Four former members of the disbanded Southwestern District Flex Squad have lost their $40 million federal lawsuit alleging that police department leaders violated their constitutional and civil rights by suspending them from active duty.
The officers also alleged that internal police investigators violated their privacy by sharing information with the media about the investigation and their suspension, which came after a woman claimed she was raped by another officer in the squad room.
Judge J. Frederick Motz dismissed the suit last week in U.S. District Court in Baltimore.
The plaintiffs had no constitutional right to be placed on active duty, Motz ruled; also, their privacy could not have been invaded by the release of truthful information related to their suspensions.
The Baltimore Police Department had only a brief reaction to Motz’ decision.
“We respect the decision of the courts,” spokesman Anthony J. Guglielmi said Tuesday.
The plaintiffs’ attorney, Neal M. Janey Sr., declined to comment. Janey, a solo practitioner in Baltimore, was formerly the city solicitor.
The event that gave rise to the suspensions and litigation occurred Dec. 28, 2005, when a woman accused Flex Squad Officer Jemini Jones of having raped her in the squad’s offices. (Jones was not a party to the federal lawsuit.)
The department’s Internal Investigations Division searched the offices that day and the next, leading to the interrogation of unit officers, who had waived their right to counsel. The rape allegation also spurred the department to disband the Southwestern District Flex Squad — a drug-fighting, plainclothes-wearing unit — in January 2006.
Officers Steven Hatley and Brian Shaffer were each indicted on Jan. 5, 2006, on one count of first-degree rape and misconduct in office.
Jones was tried first. On Jan. 24, 2007, a jury acquitted him of rape. Two days later, city prosecutors dropped the charges against Hatley and Shaffer.
But in February 2008, the department filed disciplinary charges against Hatley and Shaffer accusing them of aiding and abetting Jones in the 2005 sexual assault.

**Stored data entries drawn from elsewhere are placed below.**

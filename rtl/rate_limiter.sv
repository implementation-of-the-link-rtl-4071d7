// rate_limiter: leaky-bucket pacing of the DMA channels at the rates the
// reaction point hands out, for sources whose DMA engine cannot limit its
// own sending rate.
//
// Each channel has a credit counter. Every cycle it gains the channel's
// rate (in the same units as the FRP rate fields, where CAPACITY units are
// the full link), up to a burst limit of BURST_WORDS link words. A packet
// of L words costs L * CAPACITY credits, so a channel at rate r may send on
// average r / CAPACITY of the link's words. A channel may start a packet
// while its credit is not negative and its rate is not zero; the credit may
// then go negative, and the channel waits until it has paid the debt back.
// Among the channels that may send, the lowest index wins.
//
// Interface: one descriptor stream per channel (valid/ready, packet length
// in words), and one merged output stream carrying the channel number and
// the length. The output is combinational from the inputs and the credits;
// credits change on the clock edge of a transfer.
//
// The leaky-bucket idea follows the scheme, which names it as one way for a
// reaction point to enforce the rates. Descriptors instead of whole packets,
// the burst limit, the credit arithmetic and the fixed-priority choice
// are this design's own.
module rate_limiter
  import frp_pkg::*;
#(
  parameter int unsigned N_FLOWS     = 8,
  parameter int unsigned CAPACITY    = 200,  // rate units of a full link
  parameter int unsigned LEN_W       = 8,    // packet length field, in words
  parameter int unsigned BURST_WORDS = 16,   // credit cap, in link words
  parameter int unsigned FID_W       = (N_FLOWS > 1) ? $clog2(N_FLOWS) : 1
) (
  input  logic               clk,
  input  logic               rst,
  input  rate_t              rate      [N_FLOWS],  // allowed rate per channel
  input  logic [N_FLOWS-1:0] in_valid,
  output logic [N_FLOWS-1:0] in_ready,
  input  logic [LEN_W-1:0]   in_len    [N_FLOWS],
  output logic               out_valid,
  input  logic               out_ready,
  output logic [FID_W-1:0]   out_flow,
  output logic [LEN_W-1:0]   out_len
);
  localparam int unsigned BURST = CAPACITY * BURST_WORDS;
  localparam int unsigned MAX_COST = CAPACITY * ((1 << LEN_W) - 1);
  localparam int unsigned CR_W = $clog2(((BURST > MAX_COST) ? BURST : MAX_COST) + 1) + 2;

  typedef logic signed [CR_W-1:0] credit_t;
  credit_t credit [N_FLOWS];

  logic [N_FLOWS-1:0] may_send;
  logic               any;
  logic [FID_W-1:0]   pick;

  always_comb begin
    for (int i = 0; i < N_FLOWS; i++)
      may_send[i] = in_valid[i] && (rate[i] != '0) && !credit[i][CR_W-1];
    any  = |may_send;
    pick = '0;
    for (int i = N_FLOWS - 1; i >= 0; i--)
      if (may_send[i]) pick = FID_W'(i);
    out_valid = any;
    out_flow  = pick;
    out_len   = in_len[pick];
    in_ready  = '0;
    if (any && out_ready) in_ready[pick] = 1'b1;
  end

  always_ff @(posedge clk) begin
    if (rst) begin
      for (int i = 0; i < N_FLOWS; i++) credit[i] <= '0;
    end else begin
      for (int i = 0; i < N_FLOWS; i++) begin
        credit_t next;
        next = credit[i] + credit_t'(rate[i]);
        if (next > credit_t'(BURST)) next = credit_t'(BURST);
        if (in_ready[i])
          next = next - credit_t'(in_len[i]) * credit_t'(CAPACITY);
        credit[i] <= next;
      end
    end
  end
endmodule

They and two other Flex Squad members — Mohamed Ali II and Valentine Nagovich Jr. — were also charged administratively with having detained two people in 2005 on suspected drug offenses and releasing them without issuing police-citizen contact receipts or filing an incident report with their supervisor.
The four also were accused of confiscating contraband from arrestees and detainees in 2005 without submitting the items to the evidence control section.
Under terms of their suspension, the officers were assigned to clerical duties not requiring police powers, but without any reduction in pay.
Hatley, Shaffer, Ali and Nagovich filed suit in Baltimore City Circuit Court in March 2009, seeking $5 million each in compensatory damages and $5 million each in punitive damages. The 11 named defendants included Police Commissioner Frederick H. Bealefeld III and former Commissioner Leonard Hamm; Karen Hornig, then-chief legal counsel to the department; then-spokesman Matt Jablow; and members of the Internal Investigations Division.
In addition to their due process claim based on their assignment to desk duty, the plaintiffs argued that the disciplinary proceeding was brought more than a year after their alleged offenses in violation of the Maryland Law Enforcement Officer’s Bill of Rights. They also claimed the defendants invaded their privacy by giving the media details from the search warrant application and confidential information related to the administrative proceedings.
Mark H. Grimes, chief legal counsel to the police department, successfully requested that the case be moved to federal court. He then asked Motz to dismiss the case.
On Thursday, Motz agreed.
The judge dismissed the LEOBR claim because that law does not give the officers a private cause of action. He found the due-process claim must fail because the officers had not lost a “constitutionally protected property interest” when they were suspended from active duty and reassigned without any loss in pay.
“[T]he constitutional protected property interest in employment does not extend to the right to possess and retain a particular job or to perform particular services,” Motz said.
Finally, he ruled that the release of information regarding the search or the disciplinary proceedings, if true, would not constitute an invasion of the plaintiffs’ privacy or place them in a false light.
“The investigations of the Flex Squad offices were lawfully conducted after allegations of wrongdoing and therefore do not amount to an intrusion that would be highly offensive to a reasonable person,” Motz wrote.
“While plaintiffs include numerous excerpts from the Baltimore Sun and WBALTV.com in the complaint, they fail to point out exact passages that contain false information. The excerpts appear to state facts that are objectively true,” Motz added. “Publication of true, but confidential, information does not place plaintiffs in a false light.”